= Charles Bayley Adams =

American judge (1887–1961)

Charles Bayley Adams (September 2, 1887 - February 6, 1961) was a Vermont politician, judge and attorney who served as President of the Vermont State Senate and a justice of the Vermont Supreme Court.

==Early life==
Charles Bayley Adams was born in Randolph, Vermont on September 2, 1887, a son of Jairus B. Adams and Effie (Thurston) Adams. He was educated in the public schools of Randolph, and graduated from the State Normal School in Randolph in 1905 and Montpelier Seminary in 1907.
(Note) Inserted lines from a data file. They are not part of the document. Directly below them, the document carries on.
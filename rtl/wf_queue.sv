// wf_queue: way-footprint queue.
//
// A circular buffer of DEPTH entries (wfq_entry_t).  Entries u_head..u_tail
// belong to fetches that have finished but not committed; the two entries
// just behind u_head are c_1 (last committed fetch) and c_2 (the one before
// it).  They stay reserved, so at most DEPTH-2 fetches can be uncommitted
// and `full` holds fetch when that many are.
//
// Operations, all taking effect at the next clock edge:
//   enqueue  a fetch finished: address, delivering way and isCacheMiss are
//            written at the tail.
//   commit   an instruction commits; if its address equals the address of
//            entry u_head, that entry's isCall, isBTBalloc, isBrMissPred and
//            isTaken are written and u_head advances, which also moves c_1
//            and c_2.  cm_match reports the match.
//   flush    a committed misprediction empties the uncommitted part (tail
//            returns to the new u_head); an enqueue in the same cycle is on
//            the wrong path and is dropped.
// upd_pulse is high in the cycle after a matching commit, when c_1, c_2 and
// c_valid (two commits seen since reset) describe the new state.
// Entry fields and the c_1/c_2 scheme follow the document; DEPTH is this
// design's choice (the document gives no queue size).
module wf_queue
  import wfp_pkg::*;
#(
  parameter int unsigned DEPTH = 128,
  localparam int unsigned PTR_W = $clog2(DEPTH)
) (
  input  logic       clk,
  input  logic       rst_n,
  // enqueue
  input  logic       enq_valid,
  input  addr_t      enq_addr,
  input  wf_t        enq_wf,
  input  logic       enq_miss,
  output logic       full,
  // commit
  input  logic       cm_valid,
  input  addr_t      cm_addr,
  input  logic       cm_is_call,
  input  logic       cm_is_btb_alloc,
  input  logic       cm_is_br_miss_pred,
  input  logic       cm_is_taken,
  output logic       cm_match,
  // committed entries
  output wfq_entry_t c1,
  output wfq_entry_t c2,
  output logic       c_valid,
  output logic       upd_pulse,
  output logic [PTR_W:0] count
);

  wfq_entry_t       q [DEPTH];
  logic [PTR_W:0]   head_q, tail_q;     // one extra bit for full/empty
  logic [1:0]       ncommit_q;

  assign count    = tail_q - head_q;
  assign full     = count >= (PTR_W+1)'(DEPTH - 2);
  assign cm_match = cm_valid && (count != '0) && (q[head_q[PTR_W-1:0]].addr == cm_addr);
  assign c1       = q[head_q[PTR_W-1:0] - PTR_W'(1)];
  assign c2       = q[head_q[PTR_W-1:0] - PTR_W'(2)];
  assign c_valid  = ncommit_q == 2'd2;

  logic do_flush;
  assign do_flush = cm_match && cm_is_br_miss_pred;

  always_ff @(posedge clk or negedge rst_n) begin
    if (!rst_n) begin
      head_q    <= '0;
      tail_q    <= '0;
      ncommit_q <= '0;
      upd_pulse <= 1'b0;
    end else begin
      upd_pulse <= cm_match;
      if (cm_match) begin
        head_q <= head_q + 1'b1;
        if (ncommit_q != 2'd2) ncommit_q <= ncommit_q + 1'b1;
      end
      if (do_flush)                tail_q <= head_q + 1'b1;
      else if (enq_valid && !full) tail_q <= tail_q + 1'b1;
    end
  end

  a_no_overrun: assert property (@(posedge clk) disable iff (!rst_n)
                                 count <= (PTR_W+1)'(DEPTH - 2));

  // Entry storage (no reset: only entries between c_2 and u_tail are read).
  always_ff @(posedge clk) begin
    if (enq_valid && !full && !do_flush) begin
      q[tail_q[PTR_W-1:0]] <= '{addr: enq_addr, wf: enq_wf, is_cache_miss: enq_miss,
                                is_call: 1'b0, is_btb_alloc: 1'b0,
                                is_br_miss_pred: 1'b0, is_taken: 1'b0};
    end
    if (cm_match) begin
      q[head_q[PTR_W-1:0]].is_call         <= cm_is_call;
      q[head_q[PTR_W-1:0]].is_btb_alloc    <= cm_is_btb_alloc;
      q[head_q[PTR_W-1:0]].is_br_miss_pred <= cm_is_br_miss_pred;
      q[head_q[PTR_W-1:0]].is_taken        <= cm_is_taken;
    end
  end

endmodule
Adams received his bachelor of laws degree from the University of Maine School of Law in 1913 and settled in Waterbury, Vermont, where he established a law practice.

==Start of career==
A Republican, Adams served in local offices including town lister (1917–1918), and town clerk and village clerk (1919 - 1937). From 1920 to 1926 he served as Washington County State's Attorney.
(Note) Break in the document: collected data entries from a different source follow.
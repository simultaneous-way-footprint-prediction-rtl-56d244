// tb_wf_queue: self-checking test of the way-footprint queue (8 entries,
// so at most 6 uncommitted).  Checks enqueue, address-matched commit with
// the flag write, the c_1 / c_2 shift and the one-cycle-later upd_pulse,
// that a non-matching commit is ignored, the flush on a mispredicted
// commit (including a wrong-path enqueue in the same cycle), and `full`.
module tb_wf_queue;
  import wfp_pkg::*;

  logic clk = 1'b0, rst_n = 1'b0;
  always #5 clk = ~clk;

  logic       enq_valid, enq_miss, full;
  addr_t      enq_addr, cm_addr;
  wf_t        enq_wf;
  logic       cm_valid, cm_is_call, cm_is_btb_alloc, cm_is_br_miss_pred, cm_is_taken, cm_match;
  wfq_entry_t c1, c2;
  logic       c_valid, upd_pulse;
  logic [3:0] count;

  wf_queue #(.DEPTH(8)) dut (.*);

  int checks = 0, failures = 0;
  task automatic check(bit ok, string msg);
    checks++;
    if (!ok) begin failures++; $display("FAIL: %s", msg); end
  endtask

  initial begin
    repeat (2000) @(posedge clk);
    failures++;
    $display("FAIL: watchdog");
    $display("TB_RESULT checks=%0d failures=%0d", checks, failures);
    $finish;
  end

  task automatic idle();
    enq_valid = 0; cm_valid = 0; cm_is_call = 0; cm_is_btb_alloc = 0;
    cm_is_br_miss_pred = 0; cm_is_taken = 0;
  endtask

  task automatic enq(addr_t a, int w, bit m);
    @(negedge clk); idle();
    enq_valid = 1; enq_addr = a; enq_wf = wf_t'(w); enq_miss = m;
    @(posedge clk); #1 idle();
  endtask

  // commit; returns whether it matched; checks upd_pulse timing
  task automatic commit(addr_t a, bit call, bit alloc, bit mp, bit tk, bit exp_match);
    @(negedge clk); idle();
    cm_valid = 1; cm_addr = a; cm_is_call = call; cm_is_btb_alloc = alloc;
    cm_is_br_miss_pred = mp; cm_is_taken = tk;
    #1 check(cm_match == exp_match, $sformatf("match of commit %h", a));
    @(posedge clk); #1 idle();
    check(upd_pulse == exp_match, "upd_pulse in the cycle after the commit");
    @(posedge clk); #1;
    check(!upd_pulse, "upd_pulse lasts one cycle");
  endtask

  initial begin
    idle(); enq_addr = '0; enq_wf = '0; enq_miss = 0; cm_addr = '0;
    repeat (2) @(posedge clk);
    rst_n = 1;
    enq(32'h100, 1, 0);
    enq(32'h104, 2, 1);
    enq(32'h200, 3, 0);
    check(count == 3, "three uncommitted");
    commit(32'h104, 0, 0, 0, 0, 0);             // not the head
    commit(32'h100, 0, 1, 0, 1, 1);             // taken, BTB allocated
    check(c1.addr == 32'h100 && c1.wf == 1 && c1.is_taken && c1.is_btb_alloc, "c_1 after first commit");
    check(!c_valid, "one commit: c_2 not valid yet");
    commit(32'h104, 1, 0, 0, 1, 1);             // a call
    check(c_valid, "two commits: c_1 and c_2 valid");
    check(c1.addr == 32'h104 && c1.wf == 2 && c1.is_cache_miss && c1.is_call, "c_1 after second commit");
    check(c2.addr == 32'h100 && c2.is_taken && c2.is_btb_alloc && !c2.is_call, "c_2 after second commit");
    // wrong path behind a mispredicted branch
    enq(32'h300, 0, 0);
    enq(32'h304, 0, 0);
    check(count == 3, "three uncommitted again");
    // mispredicted commit of 0x200 with a wrong-path enqueue in the same cycle
    @(negedge clk); idle();
    cm_valid = 1; cm_addr = 32'h200; cm_is_br_miss_pred = 1; cm_is_taken = 1;
    enq_valid = 1; enq_addr = 32'h308; enq_wf = '0; enq_miss = 0;
    @(posedge clk); #1 idle();
    check(count == 0, "flush empties the uncommitted part");
    check(c1.addr == 32'h200 && c1.is_br_miss_pred && c2.addr == 32'h104, "committed entries kept over the flush");
    // correct path continues
    enq(32'h400, 2, 0);
    commit(32'h400, 0, 0, 0, 0, 1);
    check(c1.addr == 32'h400 && c1.wf == 2 && c2.addr == 32'h200 && c2.is_br_miss_pred, "after flush");
    // full at DEPTH-2 = 6 uncommitted
    for (int i = 0; i < 6; i++) begin
      check(!full, "not full yet");
      enq(32'h500 + 4 * i, 0, 0);
    end
    check(full && count == 6, "full at 6 uncommitted");
    enq(32'h600, 0, 0);                         // dropped
    check(count == 6, "enqueue ignored when full");
    for (int i = 0; i < 6; i++) commit(32'h500 + 4 * i, 0, 0, 0, 0, 1);
    check(count == 0 && c1.addr == 32'h514 && c2.addr == 32'h510, "drained in order");
    $display("TB_RESULT checks=%0d failures=%0d", checks, failures);
    $finish;
  end
endmodule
Adams was elected to the Vermont Senate in 1930 and served two terms, 1931 to 1935. From 1933 to 1935 he was the Senate's President Pro Tem.

In 1934 Adams was elected to the Vermont House of Representatives. He was reelected in 1936, and served from 1935 until 1937, when he resigned.

==Judicial career==
Adams resigned from the House to accept appointment as a Judge of the Vermont Superior Court, where he served from 1937 to 1949.

In 1949 Adams was elevated to the Vermont Supreme Court, succeeding the retiring John S. Buttles, and he served as an associate justice until retiring in 1959.

==Death and burial==
Adams died in Burlington on February 9, 1961. He was buried at Hope Cemetery in Waterbury.

==Family==
In 1916, Adams married Jeanette Metzger of Randolph. They were the parents of two children, Charles and Catherine.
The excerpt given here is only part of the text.